Being cousins of a sort, intelligence officers and journalists share a critical responsibility to convey to readers the meaning behind events that they observe and report. This calls for the special qualities of sensitivity to nuance, clarity of vision, objectivity and, ever more important these days, intellectual honesty in the face of constant temptations to tailor the message to reinforce the preconceptions and satisfy the prejudices of our respective "customer bases."
Failure to See What Needs to Be Seen
With these observations in mind, I will now speak strictly from the perspective of a loyal but deeply concerned alumnus of the CIA. Let me start by emphasizing my view that the most dangerous threat facing the United States early in this new century is the difficulty Americans seem to have, individually and collectively, in hearing and understanding viewpoints different from our own. As a result, we experience persistent failure either in appreciating or taking adequately into consideration the fundamental social and political realities that motivate people of other nationalities and cultures whose actions and policies we presume to judge and whose destinies we sometimes arrogantly undertake to control directly.
Nowhere is that unfortunate proclivity more evident than in our dealings with the Arab and Muslim worlds, where imprecise technical terms like "covert action," "regime change," and "preventive war" are casually tossed about nowadays. These phrases are used to describe activities that have, by some perverted process of logic, come to be accepted as legitimate instruments of U.S. national policy, even as the same practices continue to be regarded as unacceptable behavior under international law.
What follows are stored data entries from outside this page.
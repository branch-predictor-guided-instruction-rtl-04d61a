// dia_commit_ctrl: commit-side control of the Decoded Instruction Area.
//
// When all instructions of a fetch block have committed, the back end offers
// the block (cm_valid/cm_ready, a commit_blk_t) followed by its micro-ops,
// one 4-byte word per beat (up_valid/up_ready/up_last). For every block this
// controller updates the branch predictor in the cycle the block is taken.
// The FTB answers with upd_store when the block's hysteresis counter has
// saturated and no decoded copy is recorded. Only then is the block stored:
//   ALLOC  ask dia_pointer for nuops*4 bytes (this may flush DIA),
//   STREAM translate each word's DIA address in the commit TLB and push the
//          word with its physical address into the write buffer; a TLB miss
//          raises tlb_miss with the page number and waits for the refill, a
//          full write buffer also waits,
//   DSET   once the write buffer is empty, so that every word of the block
//          has reached the L2, write the decoded address and length into the
//          FTB entry and set its decoded-valid bit.
// Blocks that are not stored have their micro-ops consumed and dropped.
// abort (instruction cache invalidation or new DIA registers while a block is
// being stored) cancels the DSET step, so a stale copy is never recorded.
// Micro-ops only reach this point when they commit, so wrong-path work is
// never stored. The word-per-beat stream, the wait for an empty write buffer
// and the state sequence are this design's; the store condition and the order of events follow the
// architecture. stored_count counts blocks recorded in the FTB.
module dia_commit_ctrl
  import dia_pkg::*;
(
  input  logic              clk,
  input  logic              rst_n,
  // committed fetch blocks
  input  logic              cm_valid,
  output logic              cm_ready,
  input  commit_blk_t       cm,
  input  logic              up_valid,
  output logic              up_ready,
  input  logic [31:0]       up_data,
  input  logic              up_last,
  // branch predictor update and DIA fields
  output logic              upd_valid,
  output commit_blk_t       upd,
  input  logic              upd_store,
  output logic              dset_valid,
  output addr_t             dset_start,
  output addr_t             dset_daddr,
  output logic [DLEN_W-1:0] dset_dlen,
  // DIA pointer
  output logic              alloc_req,
  output logic [DLEN_W-1:0] alloc_bytes,
  input  addr_t             alloc_addr,
  input  logic              abort,
  // commit TLB
  output addr_t             tlb_vaddr,
  input  logic              tlb_hit,
  input  addr_t             tlb_paddr,
  output logic              tlb_miss,
  // write buffer
  output logic              wb_push,
  output addr_t             wb_addr,
  output logic [31:0]       wb_data,
  input  logic              wb_full,
  input  logic              wb_empty,
  output logic [15:0]       stored_count
);

  typedef enum logic [2:0] {S_IDLE, S_ALLOC, S_STREAM, S_DSET, S_DROP} state_e;

  state_e            st_q;
  addr_t             start_q, base_q;
  logic [DLEN_W-1:0] dlen_q;
  logic [5:0]        cnt_q;
  logic              abort_q;
  logic [15:0]       stored_q;

  logic [DLEN_W-1:0] cm_dlen;
  assign cm_dlen = DLEN_W'(cm.nuops) * DLEN_W'(UOP_BYTES);

  assign cm_ready  = (st_q == S_IDLE);
  assign upd_valid = cm_valid && cm_ready;
  assign upd       = cm;

  assign alloc_req   = (st_q == S_ALLOC);
  assign alloc_bytes = dlen_q;

  assign tlb_vaddr = base_q + addr_t'({cnt_q, 2'b00});
  assign tlb_miss  = (st_q == S_STREAM) && !tlb_hit;

  logic put;
  assign put      = (st_q == S_STREAM) && tlb_hit && up_valid && !wb_full;
  assign wb_push  = put;
  assign wb_addr  = tlb_paddr;
  assign wb_data  = up_data;
  assign up_ready = put || (st_q == S_DROP);

  assign dset_valid = (st_q == S_DSET) && wb_empty && !abort_q && !abort;
  assign dset_start = start_q;
  assign dset_daddr = base_q;
  assign dset_dlen  = dlen_q;
  assign stored_count = stored_q;

  always_ff @(posedge clk or negedge rst_n) begin
    if (!rst_n) begin
      st_q     <= S_IDLE;
      start_q  <= '0;
      base_q   <= '0;
      dlen_q   <= '0;
      cnt_q    <= '0;
      abort_q  <= 1'b0;
      stored_q <= '0;
    end else begin
      unique case (st_q)
        S_IDLE: if (cm_valid) begin
          start_q <= cm.req.fetch_addr;
          dlen_q  <= cm_dlen;
          abort_q <= 1'b0;
          st_q    <= (upd_store && cm.nuops != '0) ? S_ALLOC : S_DROP;
        end
        S_ALLOC: begin
          base_q  <= alloc_addr;
          cnt_q   <= '0;
          abort_q <= abort_q || abort;
          st_q    <= S_STREAM;
        end
        S_STREAM: begin
          abort_q <= abort_q || abort;
          if (put) begin
            cnt_q <= cnt_q + 1'b1;
            if (up_last) st_q <= S_DSET;
          end
        end
        S_DSET: begin
          abort_q <= abort_q || abort;
          if (dset_valid) stored_q <= stored_q + 1'b1;
          if (wb_empty || abort_q || abort) st_q <= S_IDLE;
        end
        S_DROP: if (up_valid && up_last) st_q <= S_IDLE;
        default: st_q <= S_IDLE;
      endcase
    end
  end

endmodule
Often I've observed and deplored the shallow limits of official Washington's institutional memory, and so I would like to illustrate my point by briefly recalling an event that occurred five decades ago. It was a time when, in my view, failure of intelligence reporters (of which I was one) to appreciate and convey to Washington the human dimension of a particular Middle East situation led to the employment of unwarranted and illegitimate methods of covert intervention; these actions sowed the seeds of future political instability and violence in this specific country and throughout the region.
Today many analogous situations have developed with similar causes and results. In all of these cases—from Iraq to Iran, Palestine and Lebanon—I have felt that much of the responsibility for incompetent and unwise policymaking falls on the shoulders of those who have failed adequately to inform and educate in depth the people who need to know. And these people include not only policymakers and legislative representatives but the American general public. We are the ones who must be well informed about the true causes and subtle complications of the critical situations when we expect our leaders to resolve them wisely and with minimum harm to all concerned.
Professional ethics and discipline strictly prohibit both intelligence professionals and journalists from attempting consciously and deliberately to influence governmental policy through their reporting. However, both can and should contribute to a better understanding on the part of all citizens of the underlying political conditions and social attitudes affecting motivations on all sides of an international controversy. It is in this spirit that I invite journalists to consider the example I've chosen to share as a way of offering them a tool for evaluating the effectiveness of their reporting and analysis today.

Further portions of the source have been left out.